負け犬の傷に、キス
双雷、優秀すぎる!!
「じ、じゃあ……俺が手前の部屋を確認するから、みんなは先に下に行っててくれる?」
残るは非常階段に近い部屋だけ。
そこが片付けばこのフロアは終了だ。
「……わかりました」
何か言いたげな返事。
“負け犬”に任せていいのか葛藤してるんだろうな。
異論を唱えることなく、下っ端たちは非常階段ではなくエレベーター横の階段から下っていった。
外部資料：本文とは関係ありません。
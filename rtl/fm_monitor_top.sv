// fm_monitor_top: FPGA FM broadcast monitor - detect, stream, record, replay.
//
// The down-converted FM band (2-22 MHz after the analog front end) is
// sampled by a 12-bit ADC whose encode clock this design drives. Two paths
// use the samples:
//  * Sensing: on a SENSE command, spectrum_sensor takes a 2048-point FFT,
//    turns it into a magnitude spectrum, thresholds it at the midrange of
//    its maximum and minimum and keeps the CHANNELS strongest bins. The list
//    goes back to the user interface over SPI and tunes the demodulators.
//  * Channel processing, for every channel k at once: band-pass filter k of
//    the channel filter bank isolates the 200 kHz channel, fm_demodulator k
//    (its oscillator set to bin k of the list, ftw = bin * 2^32 / FFT_N)
//    recovers the frequency deviation, and low-pass filter k of the mono
//    filter bank keeps the mono audio. All channels can be recorded at the
//    same time into record_memory; one channel at a time is streamed, or one
//    recording replayed, through the sigma-delta PWM output.
// Band-pass coefficients (one set per channel) and the shared low-pass set
// are written through the ch_coef_* and mono_coef_* ports, for example by a
// soft processor or a configuration ROM: they depend on the carrier found.
//
// Clocking: one system clock (100 MHz on the reference board); the ADC runs
// at clk / ENC_DIV (10 MSPS); the demodulated audio at 10 MSPS / CIC_R
// (250 kSPS); recordings are kept at a fifth of that. The PWM bit stream
// toggles at the system clock and needs the board's RC reconstruction filter.
module fm_monitor_top
  import fm_pkg::*;
#(
  parameter int unsigned CHANNELS  = 8,
  parameter int unsigned FFT_N     = 2048,
  parameter int unsigned ENC_DIV   = 10,
  parameter int unsigned FREQ_STEP = 5,
  parameter int unsigned CH_TAPS   = 1000,
  parameter int unsigned MONO_TAPS = 100,
  parameter int unsigned CIC_R     = 40,
  parameter int unsigned REC_DEPTH = 4096,
  parameter int unsigned REC_DECIM = 5
) (
  input  logic                          clk,
  input  logic                          rst_n,
  // ADC
  input  logic [ADC_W-1:0]              adc_data,
  output logic                          adc_enc,
  // SPI link to the user interface
  input  logic                          spi_sck,
  input  logic                          spi_ss_n,
  input  logic                          spi_mosi,
  output logic                          spi_miso,
  // filter coefficient loading
  input  logic                          ch_coef_we,
  input  logic [$clog2(CHANNELS)-1:0]   ch_coef_ch,
  input  logic [$clog2(CH_TAPS)-1:0]    ch_coef_addr,
  input  logic signed [15:0]            ch_coef_data,
  input  logic                          mono_coef_we,
  input  logic [$clog2(MONO_TAPS)-1:0]  mono_coef_addr,
  input  logic signed [15:0]            mono_coef_data,
  // audio and status
  output logic                          pwm_out,
  output logic [7:0]                    led,
  output logic                          sense_busy,
  output logic [CHANNELS-1:0]           recording,
  output logic [CHANNELS-1:0]           rec_full
);
  localparam int unsigned LOG = $clog2(FFT_N);
  localparam int unsigned CHW = $clog2(CHANNELS);

  // ---------------- ADC capture ----------------
  logic signed [ADC_W-1:0] sample;
  logic                    sample_valid;
  adc_interface #(.ADC_W(ADC_W), .ENC_DIV(ENC_DIV)) u_adc (
    .clk, .rst_n, .adc_data, .adc_enc, .sample, .sample_valid
  );

  // ---------------- user interface link ----------------
  logic [7:0] tx_byte, rx_byte;
  logic       rx_valid;
  spi_slave u_spi (
    .clk, .rst_n, .sck(spi_sck), .ss_n(spi_ss_n), .mosi(spi_mosi), .miso(spi_miso),
    .tx_byte, .rx_valid, .rx_byte
  );

  logic                       sense_start, sense_done;
  peak_t                      peaks [CHANNELS];
  logic [$clog2(CHANNELS+1)-1:0] num_found;
  logic                       stream_en, play_start, play_stop, rec_stop_all;
  logic [CHW-1:0]             stream_ch, play_ch;
  logic [CHANNELS-1:0]        rec_start;
  command_controller #(.CHANNELS(CHANNELS)) u_ctrl (
    .clk, .rst_n, .rx_valid, .rx_byte, .tx_byte,
    .sense_start, .sense_busy, .sense_done, .peaks, .num_found,
    .stream_en, .stream_ch, .play_start, .play_stop, .play_ch,
    .rec_start, .rec_stop_all, .last_cmd(led)
  );

  // ---------------- spectrum sensing ----------------
  spectrum_sensor #(.N(FFT_N), .MAX_CAND(20), .NPEAKS(CHANNELS), .FREQ_STEP(FREQ_STEP)) u_sense (
    .clk, .rst_n, .start(sense_start), .sample_valid, .sample,
    .busy(sense_busy), .done(sense_done), .peaks, .num_found
  );

  // ---------------- channel filter bank ----------------
  logic               ch_valid;
  logic signed [15:0] ch_data [CHANNELS];
  channel_filter_bank #(.CHANNELS(CHANNELS), .NTAPS(CH_TAPS), .DW(ADC_W), .CW(16), .OW(16), .SHIFT(13)) u_bank1 (
    .clk, .rst_n, .coef_we(ch_coef_we), .coef_ch(ch_coef_ch), .coef_addr(ch_coef_addr),
    .coef_data(ch_coef_data), .in_valid(sample_valid), .in_data(sample),
    .out_valid(ch_valid), .out_data(ch_data)
  );

  // ---------------- demodulators ----------------
  logic [CHANNELS-1:0] dm_valid;
  logic signed [15:0]  dm_data [CHANNELS];
  for (genvar c = 0; c < CHANNELS; c++) begin : g_demod
    logic [31:0] ftw;
    assign ftw = 32'(peaks[c].bin) << (32 - LOG);
    fm_demodulator #(.IW(16), .R(CIC_R), .CIC_N(3)) u_demod (
      .clk, .rst_n, .ftw, .in_valid(ch_valid), .in_data(ch_data[c]),
      .out_valid(dm_valid[c]), .freq_out(dm_data[c])
    );
  end

  // ---------------- mono filter bank ----------------
  logic [CHANNELS-1:0] au_valid;
  logic signed [15:0]  au_data [CHANNELS];
  mono_filter_bank #(.CHANNELS(CHANNELS), .NTAPS(MONO_TAPS), .DW(16), .CW(16), .OW(16), .SHIFT(15)) u_bank2 (
    .clk, .rst_n, .coef_we(mono_coef_we), .coef_addr(mono_coef_addr), .coef_data(mono_coef_data),
    .in_valid(dm_valid), .in_data(dm_data), .out_valid(au_valid), .out_data(au_data)
  );

  // ---------------- recording / playback ----------------
  logic                       playing, play_valid, play_done;
  logic signed [15:0]         play_data;
  logic [$clog2(REC_DEPTH+1)-1:0] rec_len [CHANNELS];
  record_memory #(.CHANNELS(CHANNELS), .DEPTH(REC_DEPTH), .DW(16), .DECIM(REC_DECIM)) u_rec (
    .clk, .rst_n, .tick(au_valid[0]), .in_data(au_data),
    .rec_start, .rec_stop_all, .recording, .full(rec_full), .len(rec_len),
    .play_start, .play_ch, .play_stop, .playing, .play_valid, .play_data, .play_done
  );

  // ---------------- audio output ----------------
  logic signed [15:0] audio_q;
  always_ff @(posedge clk or negedge rst_n) begin
    if (!rst_n)                         audio_q <= '0;
    else if (playing && play_valid)     audio_q <= play_data;
    else if (!playing && au_valid[stream_ch]) audio_q <= au_data[stream_ch];
  end

  pwm_sdm #(.W(8)) u_pwm (
    .clk, .rst_n, .en(stream_en || playing),
    .in_data(audio_q[15:8] ^ 8'h80),   // signed to offset binary
    .pwm_out
  );
endmodule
最後のひと部屋の中で動いているのは、8人だけだった。
うち5人は下っ端。
標的3人を相手に苦戦してるようだ。
奥の部屋の半分ほどの広さでも、地面にぐったりしてる不良の数は大差ない。
標的たちは味方を踏んづけながら暴れまわってる。
うーむ、どうしたら……。
あそこに割って入っても、反撃らしい反撃は俺にはできない。
足手まといにはなりたくない。
「ここのワナはもうかかってるっぽいしなぁ……」
目立つように置いておいた、飲料水入りのペットボトル数本。
それが全て転がっていた。
中身がこぼれてる。
あれには睡眠薬を仕込んでいた。
ペットボトルのあった付近で眠ってる男たちはワナにハマったんだろう。